Image showing old style type layout

Justifying text copy is not a good look

We often have clients request to justify the copy on our websites. We understand that the desire to have everything looking symmetrical can be the motivation, so we get it, but the outcome is a poor reading experience, and we typically recommend against it. Great typography is something worth striving for, it can enhance the appeal of your site.

When it comes to typography we consider the reading experience, not only for people with healthy vision but also for those with vision impairment, and cognitive difficulties. We ensure there’s enough contrast ( dark text ), that the font-size adjusts to the size of the viewport ( no squinting ), and that the measure ( width ) of the text makes for comfortable and effortless reading.

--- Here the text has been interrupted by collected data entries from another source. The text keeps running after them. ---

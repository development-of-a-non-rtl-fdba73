// syndrome_check: the check-equation logic of the decoder.
//
// For each of the M parity checks it XORs the hard decisions of the variables
// in that check (a modulo-2 sum; the original design writes these as sums of
// 1-bit terms), giving the syndrome bit syndrome[c]. zero is high when every
// check is satisfied, i.e. x is a codeword. The terms are wired block by block
// from the base matrix in ldpc_pkg: a non-zero block (br, bc) with shift s puts
// x[bc*Z + ((r + s) mod Z)] into check br*Z + r. Purely combinational.
module syndrome_check
  import ldpc_pkg::*;
(
  input  logic [N-1:0] x,
  output logic [M-1:0] syndrome,
  output logic         zero
);
  logic [CDMAX-1:0] terms [M];

  for (genvar br = 0; br < MB; br++) begin : g_br
    for (genvar bc = 0; bc < NB; bc++) begin : g_bc
      localparam int S = shift_of(br, bc);
      if (S >= 0) begin : g_blk
        localparam int K = row_slot(br, bc);
        for (genvar r = 0; r < Z; r++) begin : g_row
          assign terms[br*Z + r][K] = x[bc*Z + (r + S) % Z];
        end
      end
    end
    for (genvar k = row_deg(br); k < CDMAX; k++) begin : g_pad
      for (genvar r = 0; r < Z; r++) begin : g_r
        assign terms[br*Z + r][k] = 1'b0;
      end
    end
  end

  for (genvar c = 0; c < M; c++) begin : g_chk
    assign syndrome[c] = ^terms[c];
  end

  assign zero = ~|syndrome;
endmodule
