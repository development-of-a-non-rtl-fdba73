// tb_syndrome_check: compares the syndrome with a reference built from the
// per-edge node functions of ldpc_pkg for random words, checks zero, and
// checks the check equations printed for rows 261-287 of the decoder: with a
// single one at position p, exactly the printed checks that contain p fire.
module tb_syndrome_check;
  import ldpc_pkg::*;
  int checks = 0, failures = 0;
  logic clk = 1'b0;
  always #5 clk = ~clk;

  logic [N-1:0] x;
  logic [M-1:0] syndrome;
  logic         zero;

  syndrome_check dut (.x(x), .syndrome(syndrome), .zero(zero));

  // Rows 261..287 as printed (variables of each check equation).
  localparam int PR0 = 261;
  localparam int PRINTED [27][6] = '{
    '{70, 85, 198, 225, 549, 573}, '{71, 86, 199, 226, 550, 574}, '{48, 87, 200, 227, 551, 575},
    '{10, 136, 178, 270, 289, 552}, '{11, 137, 179, 271, 290, 553}, '{12, 138, 180, 272, 291, 554},
    '{13, 139, 181, 273, 292, 555}, '{14, 140, 182, 274, 293, 556}, '{15, 141, 183, 275, 294, 557},
    '{16, 142, 184, 276, 295, 558}, '{17, 143, 185, 277, 296, 559}, '{18, 120, 186, 278, 297, 560},
    '{19, 121, 187, 279, 298, 561}, '{20, 122, 188, 280, 299, 562}, '{21, 123, 189, 281, 300, 563},
    '{22, 124, 190, 282, 301, 564}, '{23, 125, 191, 283, 302, 565}, '{0, 126, 168, 284, 303, 566},
    '{1, 127, 169, 285, 304, 567}, '{2, 128, 170, 286, 305, 568}, '{3, 129, 171, 287, 306, 569},
    '{4, 130, 172, 264, 307, 570}, '{5, 131, 173, 265, 308, 571}, '{6, 132, 174, 266, 309, 572},
    '{7, 133, 175, 267, 310, 573}, '{8, 134, 176, 268, 311, 574}, '{9, 135, 177, 269, 288, 575}
  };

  function automatic logic [M-1:0] ref_syn(logic [N-1:0] w);
    logic [M-1:0] s = '0;
    for (int c = 0; c < M; c++)
      for (int k = 0; k < cn_deg(c); k++) s[c] ^= w[cn_var(c, k)];
    return s;
  endfunction

  initial begin
    for (int t = 0; t < 200; t++) begin
      for (int i = 0; i < N; i++) x[i] = $urandom_range(1);
      if (t == 0) x = '0;
      #1;
      checks++;
      if (syndrome != ref_syn(x)) begin failures++; $display("FAIL random word %0d", t); end
      checks++;
      if (zero != (ref_syn(x) == '0)) failures++;
    end
    // Printed equations.
    for (int r = 0; r < 27; r++) begin
      for (int e = 0; e < 6; e++) begin
        x = '0;
        x[PRINTED[r][e]] = 1'b1;
        #1;
        checks++;
        if (syndrome[PR0 + r] != 1'b1) begin
          failures++;
          $display("FAIL check %0d does not contain x[%0d]", PR0 + r, PRINTED[r][e]);
        end
      end
    end
    // Each printed row has exactly its six variables.
    for (int r = 0; r < 27; r++) begin
      checks++;
      if (cn_deg(PR0 + r) != 6) failures++;
    end
    $display("TB_RESULT checks=%0d failures=%0d", checks, failures);
    $finish;
  end

  initial begin
    repeat (10000) @(posedge clk);
    failures++;
    $display("watchdog expired");
    $display("TB_RESULT checks=%0d failures=%0d", checks, failures);
    $finish;
  end
endmodule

Justifying text works counter to the physiology and psychology of reading. It hinders the reader’s ability to quickly find the beginning of the next line (which causes people to read the wrong line, and then have to re-read, causing frustration / fatigue). It also interrupts the rhythm of the text, by creating odd spaces between each word, further harming comprehension.

Accessibility:
The W3 Working Group for WCAG 2.0 (Web Content Accessibility Guidelines 2.0) states;

“Many people with cognitive disabilities have a great deal of trouble with blocks of text that are justified (aligned to both the left and the right margins). The spaces between words create “rivers of white” running down the page, which can make the text difficult for some people to read. This failure describes situations where this confusing text layout occurs. The best way to avoid this problem is not to create text layout that is fully justified.”

Further to this, web copy doesn’t support kerning or tracking, we can’t make minute adjustments to the spacing between characters, so we end up with uneven spacing between words, affecting readability.

If you are considering justifying your text copy you can test what it would look like by adding the following CSS, in WordPress, in the Customiser under Custom CSS;

p {text-align: justify; )

Take the time to read the copy in both formats and get a sense of the difference, also consider your audience, perhaps seek some feedback from vision impaired clients. Check out other quality websites and their text alignment.

We think you’ll agree that justifying text is not a good look, or has very limited application.